Some students actually have a hard time believing that the eyelid droop is illusory because the effect is so strong. It is thus important to emphasize that the effect is indeed an illusion and that the eye is actually open, as was confirmed in the original study of the illusion. The suggestion that the eye is actually closed could also be a starting point for discussion of why the eye would return to normal when covered by hand. This effect would be difficult to explain unless the lid droop was illusory. Discussing this reversibility of the illusion will not only convince students that this is an illusion, not a real lid droop, it can also provide a good example of the probabilistic nature of perception, or of the phenomenon of “perceptual explaining away” discussed in the introduction.

Because asymmetric dark-adaptation was accomplished with prolonged wearing of a patch that exerts slight pressure to the area of the eye, some students wondered if the strange sensation in the eyelid and skin around the eye might have been caused by the prolonged asymmetry in tactile input to the two sides of the face rather than the asymmetry in dark adaptation. Again, this could lead into a discussion of why the illusion would disappear when the eye is covered by hand. Tactile asymmetry would not provide a parsimonious explanation of this change in the illusion, especially since the original study (Wolfe et al., 2007) demonstrated that the illusion disappears/decreases when either eye is covered or actively closed. Similarly, in the original study asymmetric dark-adaptation was induced while all but eliminating any tactile asymmetry: First, both eyes were dark-adapted and then one eye was briefly light-adapted (<1 min) while the other eye was held closed and covered by hand. Finally, in more recent studies (Wolfe and Carpinella, 2008), we induced the illusory lid droop by inserting an occluder contact lens into one eye thus inducing visual asymmetry in the absence of any tactile asymmetry.
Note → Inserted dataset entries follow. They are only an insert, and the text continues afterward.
# 7-bit binary to BCD converter for decimal digit products

A decimal multiplier that multiplies BCD digits with ordinary binary
multipliers gets each digit product, 0 to 81, as a 7-bit binary number and
has to turn it back into two BCD digits before the partial products can be
accumulated in decimal. This converter does that conversion in one shallow,
purely combinational network: no iteration, no shift-and-add-3 loop, no
clock. It splits the input into a low nibble that already has BCD weights and
three high bits whose decimal contribution is known in advance, and works on
both halves in parallel.

```
a6 a5 a4 | a3 a2 a1 a0          ->   z7 z6 z5 z4 | z3 z2 z1 z0
  h      |  low nibble                tens digit  |  ones digit
```

## The idea

The input value is `16*h + L`, with `h = a6..a4` and `L = a3..a0`.

* `L` already is a BCD digit unless it is above 9. If it is, carry **C1** is
  raised, 6 is added to the nibble (the usual BCD correction) and C1 goes to
  the tens digit.
* `16*h` splits into a fixed tens share and a fixed ones share:

  | h   | 16*h | tens share t3..t0 | ones share | ones share / 2 |
  |-----|------|-------------------|------------|----------------|
  | 000 | 0    | 0000              | 0          | +0             |
  | 001 | 16   | 0001              | 6          | +3             |
  | 010 | 32   | 0011              | 2          | +1             |
  | 011 | 48   | 0100              | 8          | +4             |
  | 100 | 64   | 0110              | 4          | +2             |
  | 101 | 80   | 1000              | 0          | +0             |

  Products of two BCD digits never exceed 81, so `h` never exceeds 101.
* The ones share is added to the corrected low digit. If that sum is above 9,
  carry **C2** is raised, 6 is added again and C2 goes to the tens digit.
* The tens digit is the tens share plus C1 plus C2.

Example, 31 = `001 1111`: the nibble 15 is above 9, so it becomes 5 with
C1 = 1. `h = 001` gives tens share 1 and ones share 6. Ones: 5 + 6 = 11, above
9, so it becomes 1 with C2 = 1. Tens: 1 + 1 + 1 = 3. Result `0011 0001`.

## Why most of the datapath is three bits wide

Bit 0 of the input never takes part in any arithmetic: the correction adds
6, and every ones share is even. So `z0 = a0`, and everything on the ones
side works on bits 3..1 only, i.e. on half the digit's value. In that
representation:

* "add 6" is "add 3 modulo 8", which is what both BCD correction blocks do;
* the ones shares 0, 6, 2, 8, 4 become +0, +3, +1, +4, +2, which is why there
  are exactly four constant adders, `plus1` to `plus4`.

Working modulo 8 is safe. The largest half-sum is 4 + 4 = 8 (corrected nibble
8 or 9, plus the 48's share 8), which wraps to 0; the correction then adds 3
modulo 8 and gives 3, i.e. digit 6 or 7, the right answer for 16 + a0 - 10.
The correction only ever needs the sum modulo 8 because C2 is not taken
from the adder's carry-out. A separate block computes C2 directly from the
input.

## The network

```
 a3..a1 ──> carry_c1 ──C1──┬──────────────────────────────┐
    │                      v                              v
    └────────────> bcd_correct #1 ──p3..p1──┬──> plus1 ──┐ carry_add #1 <── t3..t0 <── contrib_gen <── a6..a4
                                            ├──> plus2 ──┤      │
                                            ├──> plus3 ──┤      v
                                            ├──> plus4 ──┤ carry_add #2 <── C2 ──> z7..z4
                                            └────────────┴─> mux_array (sel a6..a4)
                                                                │
 a6..a1 ──> carry_c2 ──C2──────────────────────────> bcd_correct #2 ──> z3..z1
 a0 ─────────────────────────────────────────────────────────────────> z0
```

| Module        | Does                                                                 |
|---------------|----------------------------------------------------------------------|
| `carry_c1`    | `C1 = (a2 + a1) . a3`: the nibble is 10..15                          |
| `bcd_correct` | adds 3 mod 8 to bits 3..1 when `overflow` is high (used twice)       |
| `contrib_gen` | tens share t3..t0 of `h` (four small sum-of-products)                |
| `carry_add`   | adds one carry bit to a 4-bit tens digit (used twice, C1 then C2)    |
| `carry_c2`    | C2 from a6..a1, in parallel with the ones-side datapath              |
| `plus1`..`plus4` | constant adders +1..+4 mod 8 on p3..p1, all in parallel           |
| `mux_array`   | picks p or one adder output according to `h`                         |
| `bin2bcd_top` | wires the above together                                             |
| `bin2bcd_pkg` | shared types: `half_digit_t`, `bcd_digit_t`, `hsb_t`                 |

The constant adders, the correction block and the carry adder are written
the way their gate schematics are drawn: each output bit is a 2:1
multiplexer between an input bit and its inverse, steered by an AND or OR
of the lower bits. The multiplexor array is a three-level tree of 3-bit 2:1
multiplexers: `a4` chooses between +1/+4 and between +2/+3, `a5` chooses
between those pairs, and a last stage selected by `~a5 . ~(a4 xor a6)`
(true for `h` = 000 and 101) passes `p` unmodified.

Tens share equations (h = 110 and 111 used as don't-cares):

```
t0 = ~a6 ~a5 a4 + a5 ~a4
t1 = (a6 + a5) ~a4
t2 = a5 a4 + a6 ~a4
t3 = a6 a4
```

## Where this design makes its own choices

* **Carry C2.** Only the block's inputs (a6..a1) and purpose are defined by
  the original design. Here it is plain behavioural logic: with `u = a3..a1`,
  `p = u >= 5 ? u - 5 : u` (the corrected low digit / 2), `k` the half ones
  share of `h` from the table above, and `C2 = (p + k >= 5)`. It is
  synthesizable and exact, but it is not a hand-optimised gate network.
* **t2.** The original formulation of the tens share bit t2 also draws on a3.
  The tens share depends on `h` alone, so `t2 = a5 a4 + a6 ~a4` is used,
  derived from the table. `contrib_gen` has no a3 input.
* **Select polarities.** Which multiplexer input goes with which select
  value is fixed here by the arithmetic each block has to perform.
* **Input range.** The design is exact for inputs 0..95 (`h` <= 101), which
  covers every product of two BCD digits. Inputs 96..127 give no meaningful
  result; nothing flags them.

## What is not here

* **Timing.** The converter was characterised by transistor-level simulation
  of a full-custom gate implementation. The reported block delays range from
  25 ns (+4 block) to 250 ns (C2 block), with a summed estimate of 1357 ns.
  Those numbers belong to that implementation and its process. The RTL is
  untimed and leaves gate choice to synthesis.
* **Layout.** The hand-drawn NOT, NAND and NOR cells the converter was to be
  built from have no RTL counterpart.
* **The multiplier around it.** The digit multipliers and the decimal
  partial-product accumulation that the converter serves are not included.

## Verification

Each block has a self-checking testbench in `tb/`. Each one compares against
values computed in the testbench with integer arithmetic, never by reusing
the block's logic:

* `tb_plus1`..`tb_plus4`, `tb_carry_c1`, `tb_bcd_correct`, `tb_carry_add`:
  exhaustive over all inputs.
* `tb_contrib_gen`: h = 0..5 against `(16*h) / 10`.
* `tb_carry_c2`: inputs 0..95 against `(a mod 16) mod 10 + 16*h mod 10 > 9`.
* `tb_mux_array`: random distinct values on the five data inputs; for every
  `h` the output must be the input carrying that `h`'s ones share.
* `tb_bin2bcd_top`: every input 0..95 against `a / 10`, `a % 10`, all 100
  products of two BCD digits, and the example 31 -> `0011 0001`. It counts
  the inputs that need the first correction, the second, both at once, and
  each of the six multiplexer selections. A mechanism that never occurred
  counts as a failure.

Every testbench ends with `TB_RESULT checks=N failures=M` and has a
watchdog. For a single block, simulate with

```
verilator --binary --timing --top-module tb_bin2bcd_top -y rtl -y tb \
    rtl/bin2bcd_pkg.sv tb/tb_bin2bcd_top.sv
./obj_dir/Vtb_bin2bcd_top
```

and the same with another `tb_<block>` for a single block. The design has no
parameters: the top-level test runs it in its only configuration.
While the demonstration is clearly effective in terms of the number of students experiencing the illusion and of generating interest in the phenomenon, there is no evidence yet that the activity leads to better learning of the concepts involved. It is tempting to speculate that first-hand experience of the illusion would lead to better understanding and retention of concepts such as cross-modality, dark adaptation, and probabilistic nature of perception, but it is impossible to make this assertion without first gathering data on indicators of student long-term and short-term learning.

Despite these possible limitations, the demonstration outlined here can serve as a valuable and accessible teaching tool. It provides a compelling experience that students react to with interest and engagement. It can be used in the context of teaching several different and important perceptual and neuroscience concepts, and it may help integrate the concept of cross-modality into the standard content of undergraduate neuroscience and perception courses.